WHAT THE EXERCISE ASKS:
Begin your copy at the line that contains "for (genvar i" and carry it on, exactly, to the last line of the material below.

INFORMATION PROVIDED:
□ □ □ □ □ □ □

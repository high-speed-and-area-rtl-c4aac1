// Set 1 of the comparison evaluation module: bitwise comparison.
//
// One XOR/XNOR cell per bit pair turns the two N-bit operands into an unequal
// vector x (A xor B) and an equal vector e (A xnor B). These feed set 2 (the
// partition equality chain) and set 3 (the per-bit decision gates).
//
// Interface: a, b (N bits, bit N-1 is the MSB) in; x, e (N bits) out.
// Timing: combinational, one gate level.
module cem_set1 #(
  parameter int unsigned N = 16
) (
  input  logic [N-1:0] a,
  input  logic [N-1:0] b,
  output logic [N-1:0] x,
  output logic [N-1:0] e
);

  for (genvar i = 0; i < N; i++) begin : g_bit
    xor_xnor_cell u_cell (
      .a(a[i]),
      .b(b[i]),
      .x(x[i]),
      .e(e[i])
    );
  end

endmodule : cem_set1
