// Self-checking testbench for cem_set1 (bitwise XOR/XNOR array), N = 16.
// Checks the worked example (A = 1010..., B = 1001... gives equal flags
// 1100110011001100 and unequal flags 0011001100110011), then random operands
// against a bit-by-bit reference loop.
module tb_cem_set1;
  localparam int unsigned N = 16;
  logic [N-1:0] a, b, x, e;
  int checks = 0, failures = 0;

  cem_set1 #(.N(N)) dut (.a(a), .b(b), .x(x), .e(e));

  initial begin : watchdog
    #100000;
    failures++;
    $display("TB_RESULT checks=%0d failures=%0d", checks, failures);
    $finish;
  end

  task automatic check(input logic [N-1:0] exp_x, input logic [N-1:0] exp_e);
    checks++;
    if (x !== exp_x || e !== exp_e) begin
      failures++;
      $display("FAIL a=%b b=%b x=%b (exp %b) e=%b (exp %b)", a, b, x, exp_x, e, exp_e);
    end
  endtask

  initial begin
    logic [N-1:0] rx, re;
    a = 16'b1010101010101010;
    b = 16'b1001100110011001;
    #1 check(16'b0011001100110011, 16'b1100110011001100);
    for (int t = 0; t < 2000; t++) begin
      a = N'($urandom);
      b = N'($urandom);
      for (int i = 0; i < N; i++) begin
        rx[i] = (a[i] != b[i]);
        re[i] = (a[i] == b[i]);
      end
      #1 check(rx, re);
    end
    $display("TB_RESULT checks=%0d failures=%0d", checks, failures);
    $finish;
  end
endmodule : tb_cem_set1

□ □ □ □ □ □ □

THE ANSWER:
  for (genvar i = 0; i < N; i++) begin : g_bit
    xor_xnor_cell u_cell (
      .a(a[i]),
      .b(b[i]),
      .x(x[i]),
      .e(e[i])
    );
  end

endmodule : cem_set1
// Self-checking testbench for cem_set1 (bitwise XOR/XNOR array), N = 16.
// Checks the worked example (A = 1010..., B = 1001... gives equal flags
// 1100110011001100 and unequal flags 0011001100110011), then random operands
// against a bit-by-bit reference loop.
module tb_cem_set1;
  localparam int unsigned N = 16;
  logic [N-1:0] a, b, x, e;
  int checks = 0, failures = 0;

  cem_set1 #(.N(N)) dut (.a(a), .b(b), .x(x), .e(e));

  initial begin : watchdog
    #100000;
    failures++;
    $display("TB_RESULT checks=%0d failures=%0d", checks, failures);
    $finish;
  end

  task automatic check(input logic [N-1:0] exp_x, input logic [N-1:0] exp_e);
    checks++;
    if (x !== exp_x || e !== exp_e) begin
      failures++;
      $display("FAIL a=%b b=%b x=%b (exp %b) e=%b (exp %b)", a, b, x, exp_x, e, exp_e);
    end
  endtask

  initial begin
    logic [N-1:0] rx, re;
    a = 16'b1010101010101010;
    b = 16'b1001100110011001;
    #1 check(16'b0011001100110011, 16'b1100110011001100);
    for (int t = 0; t < 2000; t++) begin
      a = N'($urandom);
      b = N'($urandom);
      for (int i = 0; i < N; i++) begin
        rx[i] = (a[i] != b[i]);
        re[i] = (a[i] == b[i]);
      end
      #1 check(rx, re);
    end
    $display("TB_RESULT checks=%0d failures=%0d", checks, failures);
    $finish;
  end
endmodule : tb_cem_set1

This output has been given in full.